- Interactive map of Jermuk
- Coordinates: 39°47′N 45°30′E﻿ / ﻿39.783°N 45.500°E
- Country: Armenia
- Province: Vayots Dzor
- Formed: 8 October 2016
- Administrative centre: Jermuk

Government
- • Mayor: Vahagn Arsenyan

Area
- • Total: 497 km^{2} (192 sq mi)

Population (2011 census)
- • Total: 7,359
- • Density: 14.8/km^{2} (38.3/sq mi)
- Time zone: AMT (UTC+04)
- Postal code: 3601–3810
- ISO 3166 code: AM-VD
- FIPS 10-4: AM10

= Jermuk Community =

Jermuk Municipality, referred to as Jermuk Community (Ջերմուկ Համայնք Jermuk Hamaynk) is an urban community and administrative subdivision of Vayots Dzor Province in southeastern Armenia, consisting of a group of villages and its administrative centre, the town of Jermuk.

== Settlements ==

| Settlement | Type | Population (2011 census) |
|---|---|---|
| Jermuk | Town, administrative centre | 5,572 |
| Gndevaz | Village | 829 |
| Herher | Village | 706 |
| Karmrashen | Village | 252 |

== Politics ==
Jermuk Municipal Assembly (Ջերմուկի համայնքապետարան, Jermuki hamaynqapetaran) is the representative body in Jermuk Municipality, consisting of 15 members who are elected every five years. In the December 2021 election Vahagn Arsenyan of Civil Contract was elected mayor.

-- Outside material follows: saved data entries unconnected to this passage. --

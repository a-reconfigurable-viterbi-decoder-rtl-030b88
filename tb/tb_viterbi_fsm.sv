// tb_viterbi_fsm: drives the state machine with a reference segment/stage
// counter (K = 5: 2 segments per stage, windows of 30 stages) and random input
// gaps, and checks: a stage lasts 2 cycles and the next symbols are taken in
// its last cycle; the metric bank swaps every stage and init ends after the
// first stage; the period advances once per window and wraps after four; a
// traceback pass loads one cycle after a window ends and steps exactly WL
// cycles; B2 runs from the first window on and B1 from the third; start
// restarts everything.
module tb_viterbi_fsm;
  import viterbi_pkg::*;
  logic clk = 0, rst_n = 0, start = 0, in_valid = 0;
  mode_t mode = MODE_K5;
  logic in_ready, accept, fp_busy, pm_bank, pm_init, tb_load, tb_step, b1_on, b2_on;
  logic seg_last, win_last;
  logic [1:0] period;
  int u = 0, c = 0;
  localparam int SEGS = 2, WL = 30;
  int checks = 0, failures = 0;

  viterbi_fsm dut (.*);
  always #5 clk = ~clk;

  assign seg_last = (u == SEGS - 1);
  assign win_last = seg_last && (c == WL - 1);

  always @(posedge clk) begin
    if (start) begin u <= 0; c <= 0; end
    else if (fp_busy) begin
      if (seg_last) begin u <= 0; c <= win_last ? 0 : c + 1; end
      else u <= u + 1;
    end
  end

  task automatic chk(bit ok, string what);
    checks++;
    if (!ok) begin
      failures++;
      if (failures < 15) $display("FAIL %s at %0t", what, $time);
    end
  endtask

  // cycle-level checker
  int wins = 0, steps_seen = 0, stages = 0;
  logic prev_bank;
  logic [1:0] exp_period = 0;
  int n_wrap = 0, n_load = 0;
  logic win_end_q = 0;
  always @(posedge clk) begin
    if (rst_n && !start) begin
      chk(tb_load == win_end_q, "tb_load one cycle after window end");
      if (tb_load) begin
        chk(steps_seen == 0 || steps_seen == WL, "pass length");
        steps_seen = 0;
        n_load++;
        chk(b2_on == (wins >= 1), "b2_on");
        chk(b1_on == (wins >= 3), "b1_on");
      end
      if (tb_step) steps_seen++;
      chk(period == exp_period, "period");
      chk(pm_init == (stages == 0), "pm_init");
      chk(pm_bank == stages[0], "metric bank alternates per stage");
      win_end_q = fp_busy && win_last;
      if (fp_busy && seg_last) stages++;
      if (fp_busy && win_last) begin
        wins++;
        if (exp_period == 3) n_wrap++;
        exp_period = exp_period + 1;
      end
    end else begin
      win_end_q = 0;
    end
  end

  initial begin
    int last_acc;
    bit gap;
    repeat (2) @(negedge clk);
    rst_n = 1;
    for (int run = 0; run < 2; run++) begin
      @(negedge clk);
      start = 1;
      @(negedge clk);
      start = 0;
      wins = 0; stages = 0; exp_period = 0; steps_seen = 0;
      last_acc = -1;
      for (int s = 0; s < WL * 6 + (run * 17); s++) begin
        gap = ($urandom_range(7) == 0);
        if (gap) begin
          in_valid = 0;
          repeat ($urandom_range(4, 1)) @(negedge clk);
        end
        in_valid = 1;
        do @(posedge clk); while (!in_ready);
        chk(accept, "accept with valid and ready");
        if (last_acc >= 0 && !gap) chk($time - last_acc == SEGS * 10, "stage length");
        last_acc = $time;
        @(negedge clk);
        in_valid = 0;
      end
      repeat (3 * WL) @(negedge clk);
      chk(!fp_busy, "idle after last stage");
    end
    chk(n_wrap >= 1, "period ring wrapped");
    chk(n_load >= 6, "traceback passes started");
    $display("TB_RESULT checks=%0d failures=%0d", checks, failures);
    $finish;
  end

  initial begin
    repeat (20000) @(posedge clk);
    failures++;
    $display("watchdog expired");
    $display("TB_RESULT checks=%0d failures=%0d", checks, failures);
    $finish;
  end
endmodule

| Party |  | 2021 | Current Municipal Assembly |  |  |  |  |  |  |  |  |  |  |  |  |
|---|---|---|---|---|---|---|---|---|---|---|---|---|---|---|---|
|  | Civil Contract | 13 |  |  |  |  |  |  |  |  |  |  |  |  |  |
|  | Our Community Alliance | 1 |  |  |  |  |  |  |  |  |  |  |  |  |  |
|  | Country of Living | 1 |  |  |  |  |  |  |  |  |  |  |  |  |  |
| Total |  | 15 |  |  |  |  |  |  |  |  |  |  |  |  |  |

Ruling coalition or party marked in bold.

Our Community Alliance is an alliance between Armenian Revolutionary Federation and Solidarity Party.